Last night, I made a decision. Today, I was going to get all my writing stuff organised for this holidays. I was going to make big plans; writing retreats, competitions, and last but not least, I was going to work on my novel. But this morning I got up and something had changed.
The drive was gone. I didn't want to write. I didn't want to read. I didn't even want to watch TV. I blame the weather. Whenever it gets drizzly and overcast, and I am cooped up at home, I get grizzly and restless. I'm serious. A few weeks ago, it was drizzly and overcast AND there were police helicopters flying around all day AND I got a dvd stuck in the dvd player, so when mum called how to find out how I was going, naturally I burst into tears. Today, I'm not quite at the tears point, but I would enjoy breaking things.

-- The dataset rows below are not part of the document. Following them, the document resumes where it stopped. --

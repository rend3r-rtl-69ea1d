// tb_rend3r_top: end-to-end test of the whole pipeline at a reduced screen
// (32 x 24) and scene capacity (8 shapes, 2 lights).
//
// A program is written into the instruction bank through the network-side
// port. It starts a new render (nr), sets the camera, stores three triangles
// and one light and renders a rasterized frame (nf). The testbench then
// switches the design to raytracing mode, and the program stores two spheres
// and a cylinder, re-aims the light, renders a raytraced frame, loops once
// (lr) through a short tail, and ends: the network side overwrites the lr word with er (end render)
// while the second pass runs. Pixels are compared with values
// computed here in real arithmetic; every mechanism (clear, cull, depth
// reject, draw, mode switch, primary hit and miss, lit and shadowed lighting
// rays, loop, halt, compute-mode stall) must occur at least once, and the
// raytraced frame time is checked against the per-pixel schedule.
module tb_rend3r_top;
  import tb_fp_util_pkg::*;

  localparam int W = 32, H = 24, NS = 8, NL = 2, LAT = 205;
  localparam int NPIX = W * H;

  logic clk = 0, pix_clk = 0, net_clk = 0, rst = 1, run = 0, raytrace_mode = 0;
  logic ib_we = 0;
  logic [6:0] ib_waddr;
  logic [31:0] ib_wdata;
  logic vga_hsync, vga_vsync, compute_mode, halted, frame_done;
  logic [3:0] vga_r, vga_g, vga_b;

  always #5 clk = ~clk;
  always #7.5 pix_clk = ~pix_clk;
  always #10 net_clk = ~net_clk;

  rend3r_top #(.SCREEN_W(W), .SCREEN_H(H), .NUM_INSTRUCTIONS(128), .NUM_SHAPES(NS),
               .NUM_LIGHTS(NL)) dut (
    .clk, .pix_clk, .net_clk, .rst, .run, .raytrace_mode, .ib_we, .ib_waddr, .ib_wdata,
    .vga_hsync, .vga_vsync, .vga_r, .vga_g, .vga_b, .compute_mode, .halted, .frame_done);

  int checks = 0, failures = 0;
  task automatic check(input string what, input logic ok);
    checks++;
    if (!ok) begin
      failures++;
      $display("FAIL: %s", what);
    end
  endtask

  // ---------------- program ----------------
  logic [31:0] prog [$];
  task automatic tri_put(input int idx, input real v[9], input logic [15:0] col);
    for (int p = 0; p < 9; p += 2) begin
      if (p == 8) begin
        prog.push_back(asm_se(idx, 9, 11));
        prog.push_back(asm_sd(r2fp(v[8]), col));
      end else begin
        prog.push_back(asm_se(idx, p + 1, p + 2));
        prog.push_back(asm_sd(r2fp(v[p]), r2fp(v[p + 1])));
      end
    end
  endtask
  task automatic sphere_put(input int idx, input real x, input real y, input real z,
                            input real q[4], input real sinv[3], input logic [15:0] col,
                            input int stype);
    prog.push_back(asm_se(idx, 1, 2));  prog.push_back(asm_sd(r2fp(x), r2fp(y)));
    prog.push_back(asm_se(idx, 3, 4));  prog.push_back(asm_sd(r2fp(z), r2fp(q[0])));
    prog.push_back(asm_se(idx, 5, 6));  prog.push_back(asm_sd(r2fp(q[1]), r2fp(q[2])));
    prog.push_back(asm_se(idx, 7, 8));  prog.push_back(asm_sd(r2fp(q[3]), r2fp(sinv[0])));
    prog.push_back(asm_se(idx, 9, 10)); prog.push_back(asm_sd(r2fp(sinv[1]), r2fp(sinv[2])));
    prog.push_back(asm_se(idx, 11, 13)); prog.push_back(asm_sd(col, 16'(stype)));
  endtask

  localparam real CAMZ = 6.0, FOV = 0.25;
  localparam real LX = 0.70710678, LZ = 0.70710678; // direction towards the light (raytrace)
  int loop_target;

  task automatic build_program();
    prog.push_back(asm_f(2'b01));                          // nr
    prog.push_back(asm_cam(3, r2fp(CAMZ)));                // camera z
    prog.push_back(asm_cam(10, r2fp(FOV)));                // fov-h scale
    prog.push_back(asm_cam(11, r2fp(FOV)));                // fov-v scale
    tri_put(0, '{-4.0, -3.0, 0.0, 4.0, -3.0, 0.0, 0.0, 3.0, 0.0}, 16'hF800);   // red, near
    tri_put(1, '{-8.0, -6.0, -3.0, 8.0, -6.0, -3.0, 0.0, 6.0, -3.0}, 16'h07E0); // green, far
    tri_put(2, '{-1.0, -1.0, 8.0, 1.0, -1.0, 8.0, 0.0, 1.0, 8.0}, 16'hFFFF);    // behind camera
    prog.push_back(asm_lt(0, 0, 16'h0001));                // directional
    prog.push_back(asm_lt(0, 6, r2fp(-1.0)));              // forward (0,0,-1)
    prog.push_back(asm_lt(0, 7, 16'hFFFF));                // white
    prog.push_back(asm_lt(0, 8, r2fp(1.0)));               // intensity
    prog.push_back(asm_f(2'b10));                          // nf (rasterized)
    sphere_put(4, 0.0, 0.0, 0.0, '{1.0, 0.0, 0.0, 0.0}, '{1.0/3.0, 1.0/3.0, 1.0/3.0}, 16'h001F, 1);
    sphere_put(5, 0.0, 0.0, 3.0, '{1.0, 0.0, 0.0, 0.0}, '{1.0, 1.0, 1.0}, 16'h07E0, 1);
    sphere_put(6, 0.0, -5.0, 0.0, '{0.70710678, 0.0, 0.70710678, 0.0}, '{2.0, 2.0, 1.0}, 16'hF800, 2);
    prog.push_back(asm_lt(0, 4, r2fp(-LX)));               // forward (-x, 0, -z)
    prog.push_back(asm_lt(0, 6, r2fp(-LZ)));
    prog.push_back(asm_f(2'b10));                          // nf (raytraced)
    loop_target = prog.size();
    prog.push_back(asm_f(2'b11));                          // lr: back to the top
  endtask

  // ---------------- reference raytrace (spheres only, real arithmetic) ----------------
  function automatic void pixel_ray(input int px, input int py, output real d[3]);
    d[0] = ((2.0 * px + 1.0) / W - 1.0) * 5.0 * FOV;
    d[1] = (1.0 - (2.0 * py + 1.0) / H) * 3.75 * FOV;
    d[2] = -1.0;
  endfunction

  // Nearest t > eps of a sphere; margin = discriminant / a (negative: miss).
  function automatic real sphere_t(input real s[3], input real d[3], input real c[3],
                                   input real r, output real margin);
    real ox, oy, oz, a, hb, cc, disc, t;
    ox = s[0] - c[0]; oy = s[1] - c[1]; oz = s[2] - c[2];
    a = d[0]*d[0] + d[1]*d[1] + d[2]*d[2];
    hb = ox*d[0] + oy*d[1] + oz*d[2];
    cc = ox*ox + oy*oy + oz*oz - r*r;
    disc = hb*hb - a*cc;
    margin = disc / a;
    if (disc < 0) return -1.0;
    t = (-hb - $sqrt(disc)) / a;
    if (t > 0.25) return t;
    t = (-hb + $sqrt(disc)) / a;
    return t > 0.25 ? t : -1.0;
  endfunction

  function automatic logic [15:0] fbpix(input int x, input int y);
    return dut.u_fb.mem[y * W + x];
  endfunction

  function automatic logic close_ch(input int got, input int exp_v, input int tol);
    return (got >= exp_v - tol) && (got <= exp_v + tol);
  endfunction

  // ---------------- event counters ----------------
  int n_clear, n_drawn, n_culled, n_zrej, n_hit, n_shadow, n_lit, n_loop, n_stall;
  int n_sphere_hits, n_cyl_hits, n_miss_pix, n_mode_switch, n_frames;
  logic [15:0] last_pc;
  always @(posedge clk) begin
    if (dut.u_fb.clear_start) n_clear++;
    if (dut.ev_drawn) n_drawn++;
    if (dut.ev_culled) n_culled++;
    if (dut.ev_zreject) n_zrej++;
    if (dut.ev_pixel_hit) n_hit++;
    if (dut.ev_shadowed) n_shadow++;
    if (dut.ev_lit) n_lit++;
    if (compute_mode) n_stall++;
    if (dut.u_rt.fb_we && !dut.u_rt.best_hit) n_miss_pix++;
    if (dut.u_rt.rc_valid && dut.u_rt.rc_hit.hit && !dut.u_rt.shadow_pass) begin
      if (dut.u_rt.rc_hit.color == 16'hF800) n_cyl_hits++;
      else n_sphere_hits++;
    end
    if (!rst && dut.u_proc.state == 2 && dut.u_proc.ib_data == asm_f(2'b11)) n_loop++;
    if (frame_done) n_frames++;
  end

  // ---------------- stimulus ----------------
  longint t_rt_start, t_rt_end, cycle;
  int miss0, miss1;
  always @(posedge clk) cycle <= rst ? 0 : cycle + 1;
  initial begin
    build_program();
    repeat (5) @(posedge net_clk);
    rst = 1;
    foreach (prog[i]) begin
      @(negedge net_clk);
      ib_we = 1;
      ib_waddr = 7'(i);
      ib_wdata = prog[i];
    end
    @(negedge net_clk);
    ib_we = 0;
    repeat (4) @(posedge clk);
    rst = 0;
    @(negedge clk);
    run = 1;

    // Frame 1: nr's clear, then the rasterized frame.
    @(posedge frame_done);           // clear done
    @(posedge frame_done);           // raster frame done
    @(negedge clk);
    check("red triangle in front at the screen centre", fbpix(16, 12) == 16'hF800);
    check("green triangle behind, visible outside the red one", fbpix(8, 19) == 16'h07E0);
    check("background is black", fbpix(0, 0) == 16'h0000);
    check("two triangles drawn", n_drawn == 2);
    check("one triangle culled (behind the camera)", n_culled == 1);
    check("depth test rejected pixels of the far triangle", n_zrej > 0);

    raytrace_mode = 1;
    n_mode_switch++;
    @(posedge compute_mode);
    t_rt_start = cycle;
    miss0 = n_miss_pix;
    @(posedge frame_done);
    t_rt_end = cycle;
    miss1 = n_miss_pix - miss0;
    @(negedge clk);

    begin
      real s[3], d[3], mA, mB, tA, tB, p[3], n[3], f, sd[3], mS, tS;
      real ca[3], cb[3];
      int exp_v, found_lit, found_shadow;
      logic [15:0] px_v;
      ca = '{0.0, 0.0, 0.0};
      cb = '{0.0, 0.0, 3.0};
      s = '{0.0, 0.0, CAMZ};
      // centre pixel: front of sphere B, lit
      pixel_ray(16, 12, d);
      tB = sphere_t(s, d, cb, 1.0, mB);
      for (int k = 0; k < 3; k++) p[k] = s[k] + tB * d[k];
      n = '{p[0], p[1], p[2] - 3.0};
      f = n[0] * LX + n[2] * LZ;
      exp_v = (63 * int'($floor(f * 256.0))) / 256;
      px_v = fbpix(16, 12);
      check($sformatf("centre pixel lit green %h (expected green %0d)", px_v, exp_v),
            close_ch(int'(px_v[10:5]), exp_v, 2) && px_v[15:11] == 0 && px_v[4:0] == 0);
      check("corner pixel misses everything", fbpix(0, 0) == 16'h0000);
      // one clearly lit and one clearly shadowed pixel of sphere A
      found_lit = 0;
      found_shadow = 0;
      for (int y = 0; y <= H / 2; y++) begin
        for (int x = 0; x < W; x++) begin
          pixel_ray(x, y, d);
          tA = sphere_t(s, d, ca, 3.0, mA);
          tB = sphere_t(s, d, cb, 1.0, mB);
          if (tA > 0 && mA > 0.5 && mB < -0.2) begin
            for (int k = 0; k < 3; k++) p[k] = s[k] + tA * d[k];
            sd = '{LX, 0.0, LZ};
            tS = sphere_t(p, sd, cb, 1.0, mS);
            px_v = fbpix(x, y);
            if (tS > 0 && mS > 0.3 && found_shadow < 3) begin
              found_shadow++;
              check($sformatf("pixel (%0d,%0d) of sphere A in the shadow of B is black: %h", x, y, px_v),
                    px_v == 16'h0000);
            end else if (mS < -0.3 && found_lit < 3) begin
              f = (p[0] * LX + p[2] * LZ) / 3.0;
              if (f > 0.1) begin
                found_lit++;
                exp_v = (31 * int'($floor(f * 256.0))) / 256;
                check($sformatf("pixel (%0d,%0d) of sphere A lit blue %h (expected %0d)", x, y, px_v, exp_v),
                      close_ch(int'(px_v[4:0]), exp_v, 2) && px_v[15:5] == 0);
              end
            end
          end
        end
      end
      check("scene has a shadowed test pixel", found_shadow > 0);
      check("scene has a lit test pixel", found_lit > 0);
    end

    // Frame time: each pixel costs one pass (NS + LAT + 4 cycles) if it misses;
    // a hit adds the normal cycle, two cycles per light slot and one pass plus
    // an accumulate cycle for the active light.
    begin
      longint cyc, expect_cyc;
      cyc = t_rt_end - t_rt_start;
      expect_cyc = longint'(miss1) * (NS + LAT + 4)
                 + longint'(NPIX - miss1) * ((NS + LAT + 3) * 2 + 2 * NL + 2);
      check($sformatf("raytraced frame cycles %0d vs schedule %0d", cyc, expect_cyc),
            cyc >= expect_cyc - 4 && cyc <= expect_cyc + 4);
      check("per-pixel cost follows (NUM_SHAPES + latency) * (lights + 1)",
            expect_cyc <= longint'(NPIX) * (NS + LAT + 8) * (1 + 1));
    end

    // lr loops to the top once; the network side then replaces lr by er.
    wait (n_loop > 0);
    @(negedge net_clk);
    ib_we = 1;
    ib_waddr = 7'(loop_target);
    ib_wdata = asm_f(2'b00);
    @(negedge net_clk);
    ib_we = 0;
    wait (halted === 1'b1);
    repeat (10) @(posedge clk);

    check("frame buffer clears happened", n_clear >= 2);
    check("processor stalled in compute mode", n_stall > 0);
    check("primary rays hit shapes", n_hit > 0);
    check("primary rays missed everything", n_miss_pix > 0);
    check("lighting rays blocked", n_shadow > 0);
    check("lighting rays reached the light", n_lit > 0);
    check("sphere hits", n_sphere_hits > 0);
    check("cylinder hits", n_cyl_hits > 0);
    check("loop render taken", n_loop > 0);
    check("mode switched", n_mode_switch > 0);
    check("end render halts the processor", halted);
    $display("events: clears=%0d drawn=%0d culled=%0d zreject=%0d hits=%0d misses=%0d shadowed=%0d lit=%0d loop=%0d stall=%0d frames=%0d",
             n_clear, n_drawn, n_culled, n_zrej, n_hit, n_miss_pix, n_shadow, n_lit, n_loop, n_stall, n_frames);
    $display("TB_RESULT checks=%0d failures=%0d", checks, failures);
    $finish;
  end

  initial begin
    repeat (3_000_000) @(posedge clk);
    failures++;
    $display("FAIL: watchdog");
    $display("TB_RESULT checks=%0d failures=%0d", checks, failures);
    $finish;
  end
endmodule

I've been trying everything. I tried rereading what I'd already written on the new draft. I got all my writing gear out of its little box and made a pile on the bed. I took photos of the little pile. I had something to eat and watched TV. I looked for one of the DVDs that makes me want to write, but I haven't been able to find the disc for months. (The film is called Orange County, if you're interested.) But it was no use. I am not feeling it today.
This sucks. A few months ago I was feeling great about my book. I was thinking that this would be my year, that I would enter the TAG Hungerford award and maybe I would even win. And then I got turned around again. I realised that I clearly know nothing about the time period... too bad I really hate researching, because I tried that today too. And then I wrote something, about 500 words. And then I deleted those 500 words because they were awful.
I think this afternoon I am going to be reading my own manuscript. Prepare for an even worse melancholia than this one, world, because I am my own worst critic!